Training dataset accuracy (with PCA): 0.8017777777777778
Test dataset accuracy (with PCA): 0.8037333333333333


In comparing the two classifiers trained on the Credit Card Defaults data, the following observations can be made:

#### 1.	Support Vector Classifier on Standardized Data:
- Achieved a training accuracy of 0.8234666666666667 and a test accuracy of 0.8138666666666666 which indicates good generalization ability as the test accuracy is close to the training accuracy which means that the model effectively performed.

#### 2.	Support Vector Classifier on Principal Components:
- Trained on two main components derived from the standardized features that achieved lower training accuracy of 0.8017777777777778 and a test accuracy of 0.8037333333333333 which means that it sacrifices some interpretability by transforming features into a lower-dimensional space.

#### 3.	Comparison:
- When compared to the SVC with main components, the SVC with standard features performs better on both training and testing datasets.

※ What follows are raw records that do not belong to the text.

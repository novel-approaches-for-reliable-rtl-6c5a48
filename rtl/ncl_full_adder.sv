// ncl_full_adder: dual-rail NULL Convention Logic full adder.
//
// Each signal is a rail pair {rail1, rail0}: 01 = DATA0, 10 = DATA1, 00 = NULL
// (11 is illegal). The carry rails come from two TH23 gates (majority of the three
// like-polarity input rails). Each sum rail is a TH34w2 gate whose weight-2 input is the
// carry rail of opposite polarity and whose other inputs are the three input rails of the
// sum's polarity: sum0 when carry=1 and one input is 0, or all inputs are 0; sum1
// likewise. This is the gate structure of the design's full-adder figure.
// The circuit is input-complete: outputs become DATA only when all inputs are DATA and
// return to NULL only when all inputs are NULL.
//
// Asynchronous, no clock; rst forces every gate to NULL.
module ncl_full_adder (
  input  logic       rst,
  input  logic [1:0] x,
  input  logic [1:0] y,
  input  logic [1:0] ci,
  output logic [1:0] s,
  output logic [1:0] co
);

  // carry: TH23 per rail
  ncl_th_gate #(.N(3), .M(2)) u_c0 (.rst, .a({ci[0], x[0], y[0]}), .z(co[0]));
  ncl_th_gate #(.N(3), .M(2)) u_c1 (.rst, .a({ci[1], x[1], y[1]}), .z(co[1]));

  // sum: TH34w2 per rail, weighted input (a[0]) is the opposite carry rail
  ncl_th_gate #(.N(4), .M(3), .W0(2)) u_s0 (.rst, .a({ci[0], y[0], x[0], co[1]}), .z(s[0]));
  ncl_th_gate #(.N(4), .M(3), .W0(2)) u_s1 (.rst, .a({ci[1], y[1], x[1], co[0]}), .z(s[1]));

endmodule
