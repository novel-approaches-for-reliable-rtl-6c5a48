// tb_ncl_full_adder: self-checking test of the dual-rail NCL full adder.
//
// Starting from NULL, the three inputs become DATA one at a time in random order; the sum
// must not become DATA before the last input has arrived, and after it both outputs must
// carry the correct sum and carry. The inputs then return to NULL one at a time; the
// outputs must not be all NULL before the last input has left, and must be NULL after.
module tb_ncl_full_adder;

  logic       rst;
  logic [1:0] x, y, ci, s, co;

  ncl_full_adder dut (.rst, .x, .y, .ci, .s, .co);

  int checks = 0, failures = 0;

  task automatic check(bit ok, string what);
    checks++;
    if (!ok) begin failures++; $display("FAIL: %s", what); end
  endtask

  function automatic logic [1:0] dr(bit v);
    return v ? 2'b10 : 2'b01;
  endfunction

  initial begin
    rst = 1; x = 0; y = 0; ci = 0;
    #1 rst = 0;
    #1;
    for (int it = 0; it < 400; it++) begin
      bit xv, yv, cv;
      int order [3];
      int sum;
      {xv, yv, cv} = 3'(it % 8);
      if (it >= 8) {xv, yv, cv} = 3'($urandom);
      order = '{0, 1, 2};
      order.shuffle();
      sum = int'(xv) + int'(yv) + int'(cv);
      for (int k = 0; k < 3; k++) begin
        case (order[k]) 0: x = dr(xv); 1: y = dr(yv); default: ci = dr(cv); endcase
        #1;
        check(s != 2'b11 && co != 2'b11, "no illegal rail pair");
        if (k < 2) check(s == 2'b00, $sformatf("sum DATA before all inputs (k=%0d)", k));
      end
      check(s == dr(sum[0]), $sformatf("sum %0d+%0d+%0d", xv, yv, cv));
      check(co == dr(sum[1]), $sformatf("carry %0d+%0d+%0d", xv, yv, cv));
      order.shuffle();
      for (int k = 0; k < 3; k++) begin
        case (order[k]) 0: x = 0; 1: y = 0; default: ci = 0; endcase
        #1;
        if (k < 2) check(s != 2'b00 || co != 2'b00, "outputs NULL before all inputs NULL");
      end
      check(s == 2'b00 && co == 2'b00, "outputs NULL after NULL wavefront");
    end
    $display("TB_RESULT checks=%0d failures=%0d", checks, failures);
    $finish;
  end

  initial begin
    #1000000;
    $display("FAIL: watchdog");
    $display("TB_RESULT checks=%0d failures=%0d", checks, failures + 1);
    $finish;
  end
endmodule
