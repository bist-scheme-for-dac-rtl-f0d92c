// pattern_counter: test pattern generator (TPG) of the DAC BIST.
//
// An N-bit binary counter that supplies the DAC test codes C_0, C_1, ...,
// C_{2^N-1}. While `en` is high it is increased by 1 at each rising edge of
// the test clock, so each code is held for exactly one clock period T, as in
// the timing diagram of the scheme. While `en` is low it is held at 0, so a
// sweep always starts at code 0 in the first period after `en` rises.
// `last` is high while the counter holds the all-ones code.
//
// Counting by one per rising clock edge follows the scheme; clearing to zero
// while disabled and the `last` flag are choices of this design.
module pattern_counter #(
  parameter int unsigned N = 8
) (
  input  logic         clk,
  input  logic         rst_n,
  input  logic         en,
  output logic [N-1:0] code,
  output logic         last
);
  timeunit 1ns; timeprecision 1ps;

  always_ff @(posedge clk or negedge rst_n) begin
    if (!rst_n)   code <= '0;
    else if (en)  code <= code + 1'b1;
    else          code <= '0;
  end

  assign last = &code;
endmodule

- However, the slight variation in accuracy raises the possibility that some important data was overlooked during PCA's dimensionality reduction procedure.

- The original features have a greater predictive power than the reduced main components, as seen by the better accuracy of the SVC with standard features.

#### 4.	Conclusion:
These data suggest that, since the performance of the two classifiers is comparable, the Support Vector Classifier that was trained using all of the standardised characteristics would be more efficient to forecast credit card defaults in this particular situation. Although both classifiers perform reasonably well, the choice between them depends on factors such as the importance of interpretability, computational efficiency, and the specific requirements of the application.